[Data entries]

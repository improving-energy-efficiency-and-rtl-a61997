// dvi_subtractor: the N-bit subtractor of the DVI write path.
//
// It subtracts the value held in the data array (in1) from the value arriving
// from the higher-level cache (in2), so that out is the delta that, added back
// to the stored value, gives the new one. borrow is set when in2 < in1 taken as
// unsigned numbers; {borrow, out} is then the exact (N+1)-bit two's-complement
// difference, which the small value detection logic examines. The operand
// order (new minus stored) is this design's reading: it is the order under which
// the read-path adder reproduces the new value. Purely combinational.
module dvi_subtractor #(
  parameter int unsigned N = 32
) (
  input  logic [N-1:0] in1,    // stored value (data array)
  input  logic [N-1:0] in2,    // new value (from the higher-level cache)
  output logic [N-1:0] out,    // in2 - in1, modulo 2^N
  output logic         borrow  // in2 < in1 (unsigned)
);
  logic [N:0] diff;

  always_comb begin
    diff   = {1'b0, in2} - {1'b0, in1};
    out    = diff[N-1:0];
    borrow = diff[N];
  end
endmodule
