// tb_dvi_subtractor: self-checking test of the N-bit subtractor.
// Drives corner cases and random operands and compares out/borrow with a
// 64-bit reference difference computed in the testbench.
module tb_dvi_subtractor;
  localparam int unsigned N = 32;
  logic [N-1:0] in1, in2, out;
  logic         borrow;
  int checks = 0, failures = 0;

  dvi_subtractor #(.N(N)) dut (.in1, .in2, .out, .borrow);

  task automatic check(input logic [N-1:0] a, input logic [N-1:0] b);
    longint signed ref_diff;
    in1 = a; in2 = b;
    #1;
    ref_diff = longint'(b) - longint'(a);
    checks++;
    if (out !== ref_diff[N-1:0] || borrow !== (ref_diff < 0)) begin
      failures++;
      $display("FAIL in1=%h in2=%h out=%h borrow=%b", a, b, out, borrow);
    end
  endtask

  initial begin
    #100000;
    failures++;
    $display("TB_RESULT checks=%0d failures=%0d", checks, failures);
    $finish;
  end

  initial begin
    check(0, 0);
    check(5, 7);
    check(7, 5);
    check(32'hFFFF_FFFF, 0);
    check(0, 32'hFFFF_FFFF);
    check(32'h8000_0000, 32'h7FFF_FFFF);
    for (int i = 0; i < 500; i++) begin
      logic [N-1:0] a;
      a = $urandom;
      check(a, a + N'($urandom_range(0, 40)) - 20);
      check($urandom, $urandom);
    end
    $display("TB_RESULT checks=%0d failures=%0d", checks, failures);
    $finish;
  end
endmodule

*Task*:
Scan the lines above for the word "cache", then copy each line that has it.

*Answer to the problem*:
// from the higher-level cache (in2), so that out is the delta that, added back
  input  logic [N-1:0] in2,    // new value (from the higher-level cache)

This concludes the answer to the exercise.